## [WHAT IS EXPECTED]
Both the line below containing "picked so that" and the line containing "error/bit counters |", along with every line between them, should be repeated exactly; no other line belongs in the answer.
** DATASET follows **
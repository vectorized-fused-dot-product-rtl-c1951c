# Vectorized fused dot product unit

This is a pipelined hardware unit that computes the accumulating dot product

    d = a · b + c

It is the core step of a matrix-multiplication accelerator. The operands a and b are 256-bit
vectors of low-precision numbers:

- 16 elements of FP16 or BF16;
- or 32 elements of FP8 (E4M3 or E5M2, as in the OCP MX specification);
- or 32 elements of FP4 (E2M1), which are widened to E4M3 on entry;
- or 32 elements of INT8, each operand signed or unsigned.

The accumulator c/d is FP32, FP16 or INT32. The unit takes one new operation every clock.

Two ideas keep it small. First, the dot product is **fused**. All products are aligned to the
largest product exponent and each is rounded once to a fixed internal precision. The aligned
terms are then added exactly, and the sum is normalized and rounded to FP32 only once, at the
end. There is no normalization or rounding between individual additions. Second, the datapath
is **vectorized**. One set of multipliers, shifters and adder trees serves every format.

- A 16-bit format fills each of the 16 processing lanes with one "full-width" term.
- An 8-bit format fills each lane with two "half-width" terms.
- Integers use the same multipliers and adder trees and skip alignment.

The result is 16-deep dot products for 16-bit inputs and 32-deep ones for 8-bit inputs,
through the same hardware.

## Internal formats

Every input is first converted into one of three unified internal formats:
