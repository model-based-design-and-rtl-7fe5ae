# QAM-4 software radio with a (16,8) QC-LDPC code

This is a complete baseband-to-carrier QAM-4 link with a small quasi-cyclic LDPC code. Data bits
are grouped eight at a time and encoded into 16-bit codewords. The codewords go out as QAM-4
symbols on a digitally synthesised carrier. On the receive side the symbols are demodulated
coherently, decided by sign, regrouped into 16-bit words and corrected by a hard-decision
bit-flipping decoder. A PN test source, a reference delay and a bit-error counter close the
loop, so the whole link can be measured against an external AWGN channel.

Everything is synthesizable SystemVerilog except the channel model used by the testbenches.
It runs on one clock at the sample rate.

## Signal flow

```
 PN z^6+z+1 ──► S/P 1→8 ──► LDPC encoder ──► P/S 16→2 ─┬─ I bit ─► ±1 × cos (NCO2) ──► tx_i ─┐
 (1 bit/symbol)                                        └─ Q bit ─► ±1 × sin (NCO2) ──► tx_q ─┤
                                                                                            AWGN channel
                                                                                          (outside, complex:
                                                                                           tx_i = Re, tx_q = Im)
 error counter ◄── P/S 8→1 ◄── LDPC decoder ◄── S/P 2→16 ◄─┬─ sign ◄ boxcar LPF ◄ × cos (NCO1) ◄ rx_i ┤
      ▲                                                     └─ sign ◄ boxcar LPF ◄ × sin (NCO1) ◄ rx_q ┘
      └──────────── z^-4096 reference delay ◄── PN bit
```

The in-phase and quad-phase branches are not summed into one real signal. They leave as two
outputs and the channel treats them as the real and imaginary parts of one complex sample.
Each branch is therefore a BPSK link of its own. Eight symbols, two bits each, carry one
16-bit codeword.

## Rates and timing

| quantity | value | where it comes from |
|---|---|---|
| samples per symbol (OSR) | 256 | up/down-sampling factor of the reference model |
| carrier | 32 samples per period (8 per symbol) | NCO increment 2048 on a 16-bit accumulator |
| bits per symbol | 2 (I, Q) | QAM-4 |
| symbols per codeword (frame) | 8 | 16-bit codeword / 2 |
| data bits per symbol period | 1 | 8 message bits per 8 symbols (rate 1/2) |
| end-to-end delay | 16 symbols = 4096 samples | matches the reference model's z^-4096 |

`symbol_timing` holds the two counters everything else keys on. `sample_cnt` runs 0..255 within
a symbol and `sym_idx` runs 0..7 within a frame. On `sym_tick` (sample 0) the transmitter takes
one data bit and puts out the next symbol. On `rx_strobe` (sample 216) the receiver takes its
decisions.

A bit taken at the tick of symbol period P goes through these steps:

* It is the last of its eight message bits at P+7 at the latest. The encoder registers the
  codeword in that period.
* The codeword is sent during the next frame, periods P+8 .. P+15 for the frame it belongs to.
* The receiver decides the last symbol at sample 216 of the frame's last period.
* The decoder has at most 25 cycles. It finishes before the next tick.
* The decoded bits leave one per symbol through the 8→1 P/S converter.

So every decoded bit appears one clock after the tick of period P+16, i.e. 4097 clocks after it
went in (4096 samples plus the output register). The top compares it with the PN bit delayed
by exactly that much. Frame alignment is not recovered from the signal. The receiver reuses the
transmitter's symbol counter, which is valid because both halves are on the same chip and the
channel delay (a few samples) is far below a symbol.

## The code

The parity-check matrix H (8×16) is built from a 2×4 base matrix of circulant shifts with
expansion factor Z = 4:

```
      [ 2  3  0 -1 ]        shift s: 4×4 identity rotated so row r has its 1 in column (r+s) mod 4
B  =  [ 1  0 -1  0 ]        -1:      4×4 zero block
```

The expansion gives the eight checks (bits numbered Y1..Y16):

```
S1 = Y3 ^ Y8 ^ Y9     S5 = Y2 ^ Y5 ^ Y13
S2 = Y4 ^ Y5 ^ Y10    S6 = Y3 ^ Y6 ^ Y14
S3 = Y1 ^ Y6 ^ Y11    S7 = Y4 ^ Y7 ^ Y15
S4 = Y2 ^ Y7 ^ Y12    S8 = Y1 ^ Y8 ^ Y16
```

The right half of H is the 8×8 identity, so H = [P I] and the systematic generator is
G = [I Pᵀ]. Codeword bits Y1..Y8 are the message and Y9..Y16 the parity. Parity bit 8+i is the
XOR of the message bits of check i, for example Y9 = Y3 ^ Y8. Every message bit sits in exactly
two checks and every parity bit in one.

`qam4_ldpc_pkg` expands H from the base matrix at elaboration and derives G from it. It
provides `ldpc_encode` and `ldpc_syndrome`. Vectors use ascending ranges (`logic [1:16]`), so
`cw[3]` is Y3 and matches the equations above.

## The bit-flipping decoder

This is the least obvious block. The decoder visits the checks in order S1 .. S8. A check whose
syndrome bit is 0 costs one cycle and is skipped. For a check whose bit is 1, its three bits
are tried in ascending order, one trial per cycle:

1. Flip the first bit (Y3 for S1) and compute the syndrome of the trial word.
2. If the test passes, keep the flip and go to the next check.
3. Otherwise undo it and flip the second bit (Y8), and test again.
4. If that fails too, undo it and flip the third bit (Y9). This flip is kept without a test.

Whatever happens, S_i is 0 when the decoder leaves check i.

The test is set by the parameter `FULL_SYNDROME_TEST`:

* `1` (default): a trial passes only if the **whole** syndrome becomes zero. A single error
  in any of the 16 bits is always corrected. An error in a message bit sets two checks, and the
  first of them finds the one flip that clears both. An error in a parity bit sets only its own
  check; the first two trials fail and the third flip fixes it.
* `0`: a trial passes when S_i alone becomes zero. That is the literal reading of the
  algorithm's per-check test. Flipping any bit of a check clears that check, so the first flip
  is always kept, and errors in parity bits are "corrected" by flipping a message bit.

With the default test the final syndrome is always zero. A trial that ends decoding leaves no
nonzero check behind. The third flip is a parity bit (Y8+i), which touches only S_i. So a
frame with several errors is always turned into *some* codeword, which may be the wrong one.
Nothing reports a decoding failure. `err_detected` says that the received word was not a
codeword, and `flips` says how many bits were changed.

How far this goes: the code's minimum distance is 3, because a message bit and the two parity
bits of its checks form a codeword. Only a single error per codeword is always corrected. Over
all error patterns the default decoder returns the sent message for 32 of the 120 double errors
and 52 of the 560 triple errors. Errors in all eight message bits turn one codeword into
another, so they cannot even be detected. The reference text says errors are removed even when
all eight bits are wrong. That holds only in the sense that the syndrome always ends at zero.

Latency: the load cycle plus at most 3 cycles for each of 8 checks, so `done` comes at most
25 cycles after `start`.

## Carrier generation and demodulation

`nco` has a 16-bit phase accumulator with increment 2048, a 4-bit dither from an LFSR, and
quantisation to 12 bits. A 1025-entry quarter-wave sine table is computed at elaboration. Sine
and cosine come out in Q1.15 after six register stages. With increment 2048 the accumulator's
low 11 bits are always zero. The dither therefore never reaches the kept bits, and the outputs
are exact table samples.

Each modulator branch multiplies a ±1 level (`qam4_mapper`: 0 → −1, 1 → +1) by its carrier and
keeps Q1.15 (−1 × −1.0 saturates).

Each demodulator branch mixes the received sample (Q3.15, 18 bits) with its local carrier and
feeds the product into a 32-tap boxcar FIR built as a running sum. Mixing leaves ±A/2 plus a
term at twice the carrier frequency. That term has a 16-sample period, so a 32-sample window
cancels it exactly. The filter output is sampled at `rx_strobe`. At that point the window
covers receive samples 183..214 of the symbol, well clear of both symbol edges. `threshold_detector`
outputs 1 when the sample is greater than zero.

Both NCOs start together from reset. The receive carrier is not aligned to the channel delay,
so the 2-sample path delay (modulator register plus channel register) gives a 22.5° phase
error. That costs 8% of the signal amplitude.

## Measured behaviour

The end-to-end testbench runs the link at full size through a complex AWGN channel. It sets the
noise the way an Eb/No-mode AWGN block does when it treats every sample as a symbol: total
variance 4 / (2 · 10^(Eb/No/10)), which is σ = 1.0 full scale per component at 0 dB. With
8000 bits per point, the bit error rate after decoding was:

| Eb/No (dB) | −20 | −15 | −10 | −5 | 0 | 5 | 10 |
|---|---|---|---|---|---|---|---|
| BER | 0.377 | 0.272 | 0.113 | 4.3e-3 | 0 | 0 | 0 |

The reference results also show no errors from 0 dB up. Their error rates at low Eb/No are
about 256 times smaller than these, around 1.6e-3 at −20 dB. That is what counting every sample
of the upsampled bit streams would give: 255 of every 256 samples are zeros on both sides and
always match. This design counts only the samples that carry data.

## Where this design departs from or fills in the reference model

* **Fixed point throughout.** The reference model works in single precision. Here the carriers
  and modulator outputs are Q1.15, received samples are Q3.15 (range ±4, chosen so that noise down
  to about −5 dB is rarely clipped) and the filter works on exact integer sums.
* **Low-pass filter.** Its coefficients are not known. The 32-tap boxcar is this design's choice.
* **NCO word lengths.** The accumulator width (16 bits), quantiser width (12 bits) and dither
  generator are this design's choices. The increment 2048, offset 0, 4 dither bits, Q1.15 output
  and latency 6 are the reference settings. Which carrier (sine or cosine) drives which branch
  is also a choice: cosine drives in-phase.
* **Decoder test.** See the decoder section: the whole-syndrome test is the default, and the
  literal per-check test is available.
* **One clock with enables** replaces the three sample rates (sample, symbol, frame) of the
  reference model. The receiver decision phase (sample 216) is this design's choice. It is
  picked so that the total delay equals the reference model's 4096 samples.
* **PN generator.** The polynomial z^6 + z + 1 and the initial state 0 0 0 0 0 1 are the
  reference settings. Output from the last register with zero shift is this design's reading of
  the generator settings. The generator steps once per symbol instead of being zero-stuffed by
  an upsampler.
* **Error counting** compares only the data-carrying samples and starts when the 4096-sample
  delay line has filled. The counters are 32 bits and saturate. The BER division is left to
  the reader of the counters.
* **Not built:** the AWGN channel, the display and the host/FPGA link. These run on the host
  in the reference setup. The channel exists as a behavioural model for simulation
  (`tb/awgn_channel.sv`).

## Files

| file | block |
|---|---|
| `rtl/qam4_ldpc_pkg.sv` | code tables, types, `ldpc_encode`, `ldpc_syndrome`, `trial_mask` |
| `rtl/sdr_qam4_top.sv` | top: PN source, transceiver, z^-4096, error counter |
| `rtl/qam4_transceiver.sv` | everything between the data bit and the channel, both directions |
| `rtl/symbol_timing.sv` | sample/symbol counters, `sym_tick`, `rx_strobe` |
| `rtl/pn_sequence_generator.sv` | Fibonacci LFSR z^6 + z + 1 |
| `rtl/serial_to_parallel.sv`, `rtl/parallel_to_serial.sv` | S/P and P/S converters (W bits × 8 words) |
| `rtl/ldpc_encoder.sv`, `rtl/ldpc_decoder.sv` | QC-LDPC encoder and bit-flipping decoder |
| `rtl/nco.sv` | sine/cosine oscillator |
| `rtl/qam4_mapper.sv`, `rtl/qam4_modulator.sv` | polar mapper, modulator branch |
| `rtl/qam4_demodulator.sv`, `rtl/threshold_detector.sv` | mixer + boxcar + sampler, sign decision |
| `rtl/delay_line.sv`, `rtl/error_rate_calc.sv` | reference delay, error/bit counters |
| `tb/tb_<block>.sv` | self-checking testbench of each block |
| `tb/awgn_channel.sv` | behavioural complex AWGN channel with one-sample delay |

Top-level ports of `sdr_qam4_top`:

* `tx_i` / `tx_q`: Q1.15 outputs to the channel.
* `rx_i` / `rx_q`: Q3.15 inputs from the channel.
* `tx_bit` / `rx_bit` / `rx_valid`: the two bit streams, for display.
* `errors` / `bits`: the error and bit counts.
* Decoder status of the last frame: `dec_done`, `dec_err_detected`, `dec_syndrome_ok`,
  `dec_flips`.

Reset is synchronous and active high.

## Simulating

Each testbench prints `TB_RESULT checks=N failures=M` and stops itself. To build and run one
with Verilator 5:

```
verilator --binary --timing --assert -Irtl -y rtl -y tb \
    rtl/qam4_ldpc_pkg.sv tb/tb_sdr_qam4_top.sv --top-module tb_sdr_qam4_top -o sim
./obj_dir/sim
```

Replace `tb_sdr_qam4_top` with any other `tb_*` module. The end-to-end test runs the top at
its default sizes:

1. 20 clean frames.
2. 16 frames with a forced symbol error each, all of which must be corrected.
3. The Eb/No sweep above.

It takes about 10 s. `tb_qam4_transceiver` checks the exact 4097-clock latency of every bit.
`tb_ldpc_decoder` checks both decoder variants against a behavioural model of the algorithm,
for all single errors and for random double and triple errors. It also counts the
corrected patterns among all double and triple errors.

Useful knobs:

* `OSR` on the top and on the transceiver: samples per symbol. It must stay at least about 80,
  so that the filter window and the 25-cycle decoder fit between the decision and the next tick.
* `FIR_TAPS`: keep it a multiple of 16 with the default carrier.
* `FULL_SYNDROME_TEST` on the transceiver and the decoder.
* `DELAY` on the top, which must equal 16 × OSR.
** End of DATASET **
## [EXERCISE ANSWER]
  picked so that the total delay equals the reference model's 4096 samples.
* **PN generator.** The polynomial z^6 + z + 1 and the initial state 0 0 0 0 0 1 are the
  reference settings. Output from the last register with zero shift is this design's reading of
  the generator settings. The generator steps once per symbol instead of being zero-stuffed by
  an upsampler.
* **Error counting** compares only the data-carrying samples and starts when the 4096-sample
  delay line has filled. The counters are 32 bits and saturate. The BER division is left to
  the reader of the counters.
* **Not built:** the AWGN channel, the display and the host/FPGA link. These run on the host
  in the reference setup. The channel exists as a behavioural model for simulation
  (`tb/awgn_channel.sv`).

## Files

| file | block |
|---|---|
| `rtl/qam4_ldpc_pkg.sv` | code tables, types, `ldpc_encode`, `ldpc_syndrome`, `trial_mask` |
| `rtl/sdr_qam4_top.sv` | top: PN source, transceiver, z^-4096, error counter |
| `rtl/qam4_transceiver.sv` | everything between the data bit and the channel, both directions |
| `rtl/symbol_timing.sv` | sample/symbol counters, `sym_tick`, `rx_strobe` |
| `rtl/pn_sequence_generator.sv` | Fibonacci LFSR z^6 + z + 1 |
| `rtl/serial_to_parallel.sv`, `rtl/parallel_to_serial.sv` | S/P and P/S converters (W bits × 8 words) |
| `rtl/ldpc_encoder.sv`, `rtl/ldpc_decoder.sv` | QC-LDPC encoder and bit-flipping decoder |
| `rtl/nco.sv` | sine/cosine oscillator |
| `rtl/qam4_mapper.sv`, `rtl/qam4_modulator.sv` | polar mapper, modulator branch |
| `rtl/qam4_demodulator.sv`, `rtl/threshold_detector.sv` | mixer + boxcar + sampler, sign decision |
| `rtl/delay_line.sv`, `rtl/error_rate_calc.sv` | reference delay, error/bit counters |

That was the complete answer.